» **Activity**
Return, from the listing that follows, each line containing the word "slot".

» **Data**
// tb_nvc_recovery: drives the recovery sequencer through one recovery with
// a log region of 7 records from two threads, some from committed regions
// (TCNT_Log below the thread's counter) and some from open ones, including
// two records of the same block. The test checks the order of the phases
// (queue drain before restore, restore before the scan), that exactly the
// valid records are applied, newest first so that the oldest record of a
// block is applied last, and that the counters advance and the region is
// emptied at the end.
module tb_nvc_recovery;
  import nvc_pkg::*;

  logic clk = 1'b0;
  always #1 clk = ~clk;
  logic rst_n, start, busy, done, pq_empty, restore_req, restore_done;
  logic [LOG_IDX_W-1:0] log_ptr, pm_rd_idx;
  logic [TCNT_W-1:0] tcnt [2];
  logic pm_rd_valid, pm_rd_resp_valid, apply_valid, apply_done, log_clear;
  pm_rec_t pm_rd_rec, apply_rec;
  logic [1:0] tcnt_inc;
  logic [15:0] n_applied, n_discarded;
  int checks = 0, failures = 0;

  nvc_recovery dut (.*);

  pm_rec_t logr [7];
  pm_rec_t applied [$];
  int restore_seen = 0, inc_seen = 0, clear_seen = 0;

  task automatic check(input bit ok, input string what);
    checks++;
    if (!ok) begin failures++; $display("FAIL: %s", what); end
  endtask

  function automatic pm_rec_t mk(input int tid, input int tc, input int a, input int ord, input int d);
    pm_rec_t r;
    r = '0;
    r.is_log = 1'b1; r.tid = TID_W'(tid); r.tcnt = 32'(tc);
    r.addr = 32'h8000_0000 + 32'(a * 64); r.order = 16'(ord); r.data = BLOCK_W'(d);
    return r;
  endfunction

  // environment: PM log reads (2-cycle latency), restore and apply handshakes
  int rd_wait = -1, ap_wait = -1, rs_wait = -1;
  always @(posedge clk) begin
    pm_rd_resp_valid <= 1'b0;
    apply_done       <= 1'b0;
    restore_done     <= 1'b0;
    if (pm_rd_valid) rd_wait = 2;
    if (rd_wait > 0) rd_wait--;
    else if (rd_wait == 0) begin
      pm_rd_resp_valid <= 1'b1;
      pm_rd_rec        <= logr[pm_rd_idx];
      rd_wait = -1;
    end
    if (restore_req && rs_wait < 0 && !restore_done) begin
      check(pq_empty, "restore only after the queue drained");
      restore_seen++;
      rs_wait = 4;
    end
    if (rs_wait > 0) rs_wait--;
    else if (rs_wait == 0) begin restore_done <= 1'b1; rs_wait = -1; end
    if (apply_valid && ap_wait < 0 && !apply_done) begin
      check(restore_seen == 1, "records applied after the restore");
      applied.push_back(apply_rec);
      ap_wait = 3;
    end
    if (ap_wait > 0) ap_wait--;
    else if (ap_wait == 0) begin apply_done <= 1'b1; ap_wait = -1; end
  end

  always @(negedge clk) begin
    if (tcnt_inc == 2'b11) inc_seen++;
    if (log_clear) clear_seen++;
  end

  initial begin
    rst_n = 1'b0; start = 1'b0; pq_empty = 1'b0; log_ptr = 7;
    pm_rd_resp_valid = 1'b0; apply_done = 1'b0; restore_done = 1'b0; pm_rd_rec = '0;
    tcnt[0] = 5; tcnt[1] = 9;
    // slot: thread, TCNT_Log, block, order, data
    logr[0] = mk(0, 4, 1, 0, 100);   // thread 0, committed region: discard
    logr[1] = mk(1, 9, 2, 0, 200);   // thread 1, open: block 2 oldest -> applied last
    logr[2] = mk(0, 4, 3, 1, 300);   // committed: discard
    logr[3] = mk(1, 9, 4, 1, 400);   // open
    logr[4] = mk(0, 5, 5, 0, 500);   // thread 0, open
    logr[5] = mk(1, 9, 2, 2, 201);   // open, newer record of block 2
    logr[6] = mk(1, 8, 6, 3, 600);   // thread 1, committed: discard
    repeat (2) @(posedge clk);
    rst_n <= 1'b1;
    @(posedge clk);
    start <= 1'b1;
    @(posedge clk);
    start <= 1'b0;
    repeat (10) @(posedge clk);
    check(restore_seen == 0 && busy, "waits for the queue to drain");
    pq_empty <= 1'b1;
    while (!done) @(posedge clk);
    @(posedge clk);
    check(applied.size() == 4, $sformatf("%0d records applied, expected 4", applied.size()));
    if (applied.size() == 4) begin
      check(applied[0] == logr[5], "first applied: slot 5");
      check(applied[1] == logr[4], "second applied: slot 4");
      check(applied[2] == logr[3], "third applied: slot 3");
      check(applied[3] == logr[1], "last applied: slot 1, oldest record of block 2");
    end
    check(n_applied == 4 && n_discarded == 3, "applied / discarded counts");
    check(inc_seen == 1 && clear_seen == 1, $sformatf("counters advanced (%0d) and region cleared (%0d) once", inc_seen, clear_seen));
    check(!busy, "idle at the end");
    $display("TB_RESULT checks=%0d failures=%0d", checks, failures);
    $finish;
  end

  initial begin
    repeat (2000) @(posedge clk);
    failures++;
    $display("TB_RESULT checks=%0d failures=%0d", checks, failures);
    $finish;
  end
endmodule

» **Result**
    // slot: thread, TCNT_Log, block, order, data
      check(applied[0] == logr[5], "first applied: slot 5");
      check(applied[1] == logr[4], "second applied: slot 4");
      check(applied[2] == logr[3], "third applied: slot 3");
      check(applied[3] == logr[1], "last applied: slot 1, oldest record of block 2");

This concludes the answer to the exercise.